Search the entries below for the word "when" and copy each line that has it.

- _Input_
****

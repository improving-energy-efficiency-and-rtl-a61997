// tb_pcm_line_array: self-checking test of the line array.
// A shadow copy in the testbench follows every masked write; reads are checked
// one cycle after rd_en, including that rd_data holds while rd_en is low and
// that a same-cycle read and write of one row returns the old contents.
module tb_pcm_line_array;
  localparam int unsigned DEPTH = 16, WIDTH = 48;
  logic clk = 0;
  logic rd_en = 0, wr_en = 0;
  logic [$clog2(DEPTH)-1:0] rd_addr = '0, wr_addr = '0;
  logic [WIDTH-1:0] rd_data, wr_data = '0, wr_mask = '0;
  logic [WIDTH-1:0] shadow [DEPTH];
  int checks = 0, failures = 0, cycles = 0;

  pcm_line_array #(.DEPTH(DEPTH), .WIDTH(WIDTH)) dut (.*);

  always #5 clk = ~clk;
  always @(posedge clk) begin
    cycles++;
    if (cycles > 20000) begin
      failures++;
      $display("TB_RESULT checks=%0d failures=%0d", checks, failures);
      $finish;
    end
  end

  task automatic wr(input int a, input logic [WIDTH-1:0] d, input logic [WIDTH-1:0] m);
    @(negedge clk);
    wr_en = 1; wr_addr = a[$clog2(DEPTH)-1:0]; wr_data = d; wr_mask = m;
    @(negedge clk);
    wr_en = 0;
    shadow[a] = (shadow[a] & ~m) | (d & m);
  endtask

  task automatic rd_check(input int a);
    @(negedge clk);
    rd_en = 1; rd_addr = a[$clog2(DEPTH)-1:0];
    @(negedge clk);
    rd_en = 0;
    checks++;
    if (rd_data !== shadow[a]) begin
      failures++;
      $display("FAIL row %0d: %h expected %h", a, rd_data, shadow[a]);
    end
    rd_addr = rd_addr + 1'b1;  // must not change rd_data while rd_en is low
    @(negedge clk);
    checks++;
    if (rd_data !== shadow[a]) begin
      failures++;
      $display("FAIL row %0d not held", a);
    end
  endtask

  initial begin
    for (int a = 0; a < DEPTH; a++) wr(a, {$urandom, $urandom}, '1);
    for (int a = 0; a < DEPTH; a++) rd_check(a);
    for (int i = 0; i < 300; i++) begin
      int a;
      a = $urandom_range(0, DEPTH - 1);
      wr(a, {$urandom, $urandom}, {$urandom, $urandom});
      rd_check($urandom_range(0, DEPTH - 1));
      rd_check(a);
    end
    // read and write of one row in the same cycle
    @(negedge clk);
    rd_en = 1; rd_addr = 3; wr_en = 1; wr_addr = 3; wr_data = ~shadow[3]; wr_mask = '1;
    @(negedge clk);
    rd_en = 0; wr_en = 0;
    checks++;
    if (rd_data !== shadow[3]) begin
      failures++;
      $display("FAIL read-during-write did not return old data");
    end
    shadow[3] = ~shadow[3];
    rd_check(3);
    $display("TB_RESULT checks=%0d failures=%0d", checks, failures);
    $finish;
  end
endmodule
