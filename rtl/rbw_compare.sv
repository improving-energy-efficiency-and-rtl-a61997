// rbw_compare: read-before-write comparison of a PCM word or line.
//
// The stored bits (old_bits) are read before a write and compared with the bits
// to be written (new_bits). Only differing bits are toggled: toggle is the
// per-bit write mask handed to the array. The toggles are split by direction
// into SET operations (a cell going from 0 to 1) and RESET operations (1 to 0),
// because the two cost different energy in PCM; set_cnt and reset_cnt count
// them. Which direction is called SET follows the first definition the
// scheme's energy model gives (0 -> 1). Purely combinational.
module rbw_compare #(
  parameter int unsigned W = 32
) (
  input  logic [W-1:0]           old_bits,
  input  logic [W-1:0]           new_bits,
  output logic [W-1:0]           toggle,     // bits that must be written
  output logic [$clog2(W+1)-1:0] set_cnt,    // 0 -> 1 transitions
  output logic [$clog2(W+1)-1:0] reset_cnt,  // 1 -> 0 transitions
  output logic                   any         // at least one bit changes
);
  always_comb begin
    toggle    = old_bits ^ new_bits;
    any       = |toggle;
    set_cnt   = '0;
    reset_cnt = '0;
    for (int i = 0; i < W; i++) begin
      if (!old_bits[i] &&  new_bits[i]) set_cnt++;
      if ( old_bits[i] && !new_bits[i]) reset_cnt++;
    end
  end
endmodule
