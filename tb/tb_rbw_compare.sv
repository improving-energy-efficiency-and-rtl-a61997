// tb_rbw_compare: self-checking test of the read-before-write comparator.
// Random and corner old/new words; expected toggle mask and SET (0->1) and
// RESET (1->0) counts are computed bit by bit in the testbench.
module tb_rbw_compare;
  localparam int unsigned W = 64;
  logic [W-1:0] old_bits, new_bits, toggle;
  logic [$clog2(W+1)-1:0] set_cnt, reset_cnt;
  logic any;
  int checks = 0, failures = 0;

  rbw_compare #(.W(W)) dut (.old_bits, .new_bits, .toggle, .set_cnt, .reset_cnt, .any);

  task automatic check(input logic [W-1:0] o, input logic [W-1:0] n);
    int es = 0, er = 0;
    old_bits = o; new_bits = n;
    #1;
    for (int i = 0; i < W; i++) begin
      if (o[i] == 1'b0 && n[i] == 1'b1) es++;
      if (o[i] == 1'b1 && n[i] == 1'b0) er++;
    end
    checks++;
    if (toggle !== (o ^ n) || int'(set_cnt) != es || int'(reset_cnt) != er || any !== (o != n)) begin
      failures++;
      $display("FAIL old=%h new=%h set=%0d/%0d reset=%0d/%0d", o, n, set_cnt, es, reset_cnt, er);
    end
  endtask

  initial begin
    #100000;
    failures++;
    $display("TB_RESULT checks=%0d failures=%0d", checks, failures);
    $finish;
  end

  initial begin
    check('0, '0);
    check('0, '1);
    check('1, '0);
    check(64'h1, 64'h2);
    for (int i = 0; i < 500; i++) check({$urandom, $urandom}, {$urandom, $urandom});
    $display("TB_RESULT checks=%0d failures=%0d", checks, failures);
    $finish;
  end
endmodule
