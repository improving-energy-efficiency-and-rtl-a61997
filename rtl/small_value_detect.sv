// small_value_detect: decides whether a difference fits in an m-bit delta.
//
// The difference is the (N+1)-bit two's-complement value {borrow, diff}. It
// fits (is "small") when it lies in -2^(M-1) .. 2^(M-1)-1, i.e. when the borrow and the
// bits diff[N-1:M-1] are all zeros (small positive delta) or all ones (small
// negative delta). One reduction AND tree and one reduction NOR tree detect the
// two cases, as in the two halves of the detection logic; when either holds,
// the data-array write enable is blocked (data_we low) and the delta is written
// to the delta value indicator instead. Including the sign bit diff[M-1] in the
// comparison is what makes the range exact. The low M-1 bits of diff are the
// delta itself and play no part in the decision. Purely combinational.
module small_value_detect #(
  parameter int unsigned N = 32,
  parameter int unsigned M = 4
) (
  input  logic [N-1:0] diff,
  input  logic         borrow,
  output logic         fits,    // delta fits in M signed bits
  output logic         data_we  // write enable for the data array (not small)
);
  logic [N-M+1:0] upper;  // borrow and diff[N-1:M-1]
  logic all_zero, all_one;

  always_comb begin
    upper    = {borrow, diff[N-1:M-1]};
    all_zero = ~|upper;
    all_one  = &upper;
    fits     = all_zero | all_one;
    data_we  = ~fits;
  end
endmodule
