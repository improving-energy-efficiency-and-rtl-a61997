// tb_small_value_detect: self-checking test of the small delta detector.
// For every M from the instance (M=4) and for a second instance with M=2, it
// feeds exact (N+1)-bit differences and checks fits/data_we against the
// range -2^(M-1) .. 2^(M-1)-1 computed in the testbench.
module tb_small_value_detect;
  localparam int unsigned N = 32;
  logic [N-1:0] diff;
  logic         borrow;
  logic         fits4, we4, fits2, we2;
  int checks = 0, failures = 0;

  small_value_detect #(.N(N), .M(4)) dut4 (.diff, .borrow, .fits(fits4), .data_we(we4));
  small_value_detect #(.N(N), .M(2)) dut2 (.diff, .borrow, .fits(fits2), .data_we(we2));

  task automatic check(input longint signed d);
    logic [N:0] enc;
    logic exp4, exp2;
    enc = (N+1)'(d);
    {borrow, diff} = enc;
    #1;
    exp4 = (d >= -8) && (d <= 7);
    exp2 = (d >= -2) && (d <= 1);
    checks++;
    if (fits4 !== exp4 || we4 !== !exp4 || fits2 !== exp2 || we2 !== !exp2) begin
      failures++;
      $display("FAIL d=%0d fits4=%b fits2=%b", d, fits4, fits2);
    end
  endtask

  initial begin
    #100000;
    failures++;
    $display("TB_RESULT checks=%0d failures=%0d", checks, failures);
    $finish;
  end

  initial begin
    for (longint signed d = -40; d <= 40; d++) check(d);
    check(longint'(32'hFFFF_FFFF));
    check(-longint'(32'hFFFF_FFFF));
    check(longint'(32'h8000_0000));
    check(-longint'(32'h8000_0000));
    for (int i = 0; i < 500; i++) check(longint'($urandom) - longint'($urandom));
    $display("TB_RESULT checks=%0d failures=%0d", checks, failures);
    $finish;
  end
endmodule
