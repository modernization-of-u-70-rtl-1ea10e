// tb_tm_mask: checks the masked gate against a reference mask.
//
// Writes random mask bits, keeps a copy in the testbench, and offers
// random messages: each must pass (out_valid, unchanged message) exactly
// when its event bit is open, and blocked must flag the others. Also
// checks that the mask is all closed after reset.
module tb_tm_mask;
  import gts_pkg::*;

  logic clk = 0, rst_n = 1;
  logic mask_we = 0, mask_bit = 0, in_valid = 0;
  event_t mask_addr = '0;
  tm_t in_tm = '0, out_tm;
  logic out_valid, blocked;
  bit ref_mask [256];
  int checks = 0, failures = 0;

  tm_mask dut (.*);

  always #5 clk = ~clk;
  initial #1 rst_n = 0;   // a real falling edge for the asynchronous reset

  initial begin
    repeat (100000) @(posedge clk);
    failures++;
    $display("TB_RESULT checks=%0d failures=%0d", checks, failures);
    $finish;
  end

  task automatic check(bit ok, string what);
    checks++;
    if (!ok) begin failures++; $display("FAIL: %s", what); end
  endtask

  initial begin
    foreach (ref_mask[i]) ref_mask[i] = 0;
    repeat (2) @(posedge clk);
    #1 rst_n = 1;
    for (int e = 0; e < 256; e += 17) begin
      in_valid = 1; in_tm = '{cw: {8'h5A, 8'(e)}, dw: 16'h1234};
      #1 check(!out_valid && blocked, "closed after reset");
    end
    in_valid = 0;
    for (int round = 0; round < 20; round++) begin
      for (int k = 0; k < 40; k++) begin
        @(posedge clk); #1;
        mask_we = 1; mask_addr = 8'($urandom); mask_bit = 1'($urandom);
        ref_mask[mask_addr] = mask_bit;
      end
      @(posedge clk); #1 mask_we = 0;
      for (int k = 0; k < 100; k++) begin
        in_tm = '{cw: 16'($urandom), dw: 16'($urandom)};
        in_valid = 1'($urandom);
        #1;
        check(out_valid == (in_valid && ref_mask[in_tm.cw[7:0]]), $sformatf("gate for event %0d", in_tm.cw[7:0]));
        check(blocked == (in_valid && !ref_mask[in_tm.cw[7:0]]), "blocked flag");
        if (out_valid) check(out_tm == in_tm, "message unchanged");
      end
    end
    $display("TB_RESULT checks=%0d failures=%0d", checks, failures);
    $finish;
  end
endmodule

****

- _Exercise answer_
// fits (is "small") when it lies in -2^(M-1) .. 2^(M-1)-1, i.e. when the borrow and the
// two cases, as in the two halves of the detection logic; when either holds,
// when its event bit is open, and blocked must flag the others. Also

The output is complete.